Later he was to realize that this was the first peak of submerged memory, rising above the flood. At the time all he felt was a great certainty. He must act quickly or the man would not live. And that night, with such instruments as he could extemporize, he operated. There was no time to send to a town.

All night, after the operation, Dick watched by the bedside, the woman moving back and forth restlessly. He got his only knowledge of the story, such as it was, then when she said once:

“I deserved this, but he didn't. I took him away from his wife.”

He had to stay on after that, for the woman could not be left alone. And he was glad of the respite, willing to drift until he got his bearings. Certain things had come back, more as pictures than realities. Thus he saw David clearly, Lucy dimly, Elizabeth not at all. But David came first; David in the buggy with the sagging springs, David's loud voice and portly figure, David, steady and upright and gentle as a woman. But there was something wrong about David. He puzzled over that, but he was learning not to try to force things, to let them come to the surface themselves.

It was two or three days later that he remembered that David was ill, and was filled with a sickening remorse and anxiety. For the first time he made plans to get away, for whatever happened after that he knew he must see David again. But all his thought led him to an impasse at that time, and that impasse was the feeling that he was a criminal and a fugitive, and that he had no right to tie up innocent lives with his. Even a letter to David might incriminate him.

Coupled with his determination to surrender, the idea of atonement was strong in him. An eye for an eye, and a tooth for a tooth. That had been his father's belief, and well he remembered it. But during the drifting period he thrust it back, into that painful niche where he held Beverly, and the thing he would not face.

That phase of his readjustment, then, when he reached it, was painful and confused. There was the necessity for atonement, which involved surrender, and there was the call of David, and the insistent desire to see Beverly again, which was the thing he would not face. Of the three, the last, mixed up as it was with the murder and its expiation, was the strongest. For by the very freshness of his released memories, it was the days before his flight from the ranch that seemed most recent, and his life with David that was long ago, and blurred in its details as by the passing of infinite time.

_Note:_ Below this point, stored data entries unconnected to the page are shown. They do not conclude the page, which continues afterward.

// tb_i2c_controller: self-checking test of i2c_controller at its default
// divider (125 clocks per SCL period, 400 kHz at 50 MHz). A CODEC I2C model
// acknowledges and records the writes. Checks: exactly 16 three-byte writes
// with the expected bytes (device address 0x34, register, data), no protocol
// errors, an SCL period of 125 clocks, init_done low until the last STOP and
// high afterwards with the bus idle, and the total time of 16*30*125 clocks.
module tb_i2c_controller;
  logic clk = 1'b0;
  logic rst_n = 1'b0;
  wire  sda;
  logic sda_oe;
  logic scl;
  logic init_done;
  int   checks = 0, failures = 0;

  pullup (sda);

  i2c_controller dut (.clk, .rst_n, .sda_oe, .scl, .init_done);
  assign sda = sda_oe ? 1'b0 : 1'bz;  // open-drain pad
  wm8731_i2c_model codec (.sda, .scl);

  always #10 clk = ~clk;   // 50 MHz

  initial begin
    repeat (200000) @(posedge clk);
    failures++;
    $display("watchdog expired");
    $display("TB_RESULT checks=%0d failures=%0d", checks, failures);
    $finish;
  end

  // {0x34, reg_addr<<1 | data[8], data[7:0]} of the 16 configuration writes
  localparam logic [23:0] EXPECTED [16] = '{
    24'h341E00, 24'h340C10, 24'h340017, 24'h340217, 24'h340479, 24'h340679,
    24'h340814, 24'h340A00, 24'h340E42, 24'h341000, 24'h341201, 24'h340C00,
    24'h340017, 24'h340217, 24'h340479, 24'h340679 };

  int cycles = 0;
  int last_rise = -1, period = 0, n_periods = 0, bad_periods = 0;
  logic scl_d = 1'b1;
  int done_cycle = -1;
  int early_done = 0;

  always @(posedge clk) begin
    if (rst_n) begin
      cycles++;
      scl_d <= scl;
      if (scl && !scl_d) begin
        if (last_rise >= 0) begin
          period = cycles - last_rise;
          // Consecutive data-bit clocks are one slot apart.
          if (period < 125) bad_periods++;
          if (period == 125) n_periods++;
        end
        last_rise = cycles;
      end
      if (init_done && done_cycle < 0) done_cycle = cycles;
      if (init_done && codec.n_writes < 16) early_done++;
    end
  end

  initial begin
    repeat (3) @(posedge clk);
    rst_n = 1'b1;
    wait (init_done);
    repeat (2000) @(posedge clk);

    checks++;
    if (codec.n_writes != 16) begin
      failures++;
      $display("saw %0d writes, expected 16", codec.n_writes);
    end
    for (int i = 0; i < 16 && i < codec.n_writes; i++) begin
      checks++;
      if (codec.words[i] !== EXPECTED[i]) begin
        failures++;
        $display("write %0d: got %h expected %h", i, codec.words[i], EXPECTED[i]);
      end
    end
    checks++;
    if (codec.errors != 0) begin
      failures++;
      $display("%0d protocol errors", codec.errors);
    end
    checks++;
    if (bad_periods != 0 || n_periods < 16 * 27 - 16) begin
      failures++;
      $display("SCL periods: %0d of 125 clocks, %0d too short", n_periods, bad_periods);
    end
    checks++;
    if (early_done != 0) begin
      failures++;
      $display("init_done rose before the last write");
    end
    checks++;
    if (done_cycle < 16 * 30 * 125 - 5 || done_cycle > 16 * 30 * 125 + 5) begin
      failures++;
      $display("init_done after %0d clocks, expected about %0d", done_cycle, 16 * 30 * 125);
    end
    checks++;
    if (!init_done || !scl || sda !== 1'b1) begin
      failures++;
      $display("bus not idle after configuration");
    end
    $display("TB_RESULT checks=%0d failures=%0d", checks, failures);
    $finish;
  end
endmodule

When Elizabeth finally came back to him it was as something very gentle and remote, out of the long-forgotten past. Even his image of her was blurred and shadowy. He could not hear the tones of her voice, or remember anything she had said. He could never bring her at will, as he could David, for instance. She only came clearly at night, while he slept. Then the guard was down, and there crept into his dreams a small figure, infinitely loving and tender; but as he roused from sleep she changed gradually into Beverly. It was Beverly's arms he felt around his neck. Nevertheless he held to Elizabeth more completely than he knew, for the one thing that emerged from his misty recollection of her was that she cared for him. In a world of hate and bitterness she cared.

But she was never real to him, as the other woman was real. And he knew that she was lost to him, as David was lost. He could never go back to either of them.

As time went on he reached the point of making practical plans. He had lost his pocketbook somewhere, probably during his wanderings afoot, and he had no money. He knew that the obvious course was to go to the nearest settlement and surrender himself and he played with the thought, but even as he did so he knew that he would not do it. Surrender he would, eventually, but before he did that he would satisfy a craving that was in some ways like his desire for liquor that morning on the trail. A reckless, mad, and irresistible impulse to see Beverly Lucas again.

In August he started for the railroad, going on foot and without money, his immediate destination the harvest fields of some distant ranch, his object to earn his train fare to New York.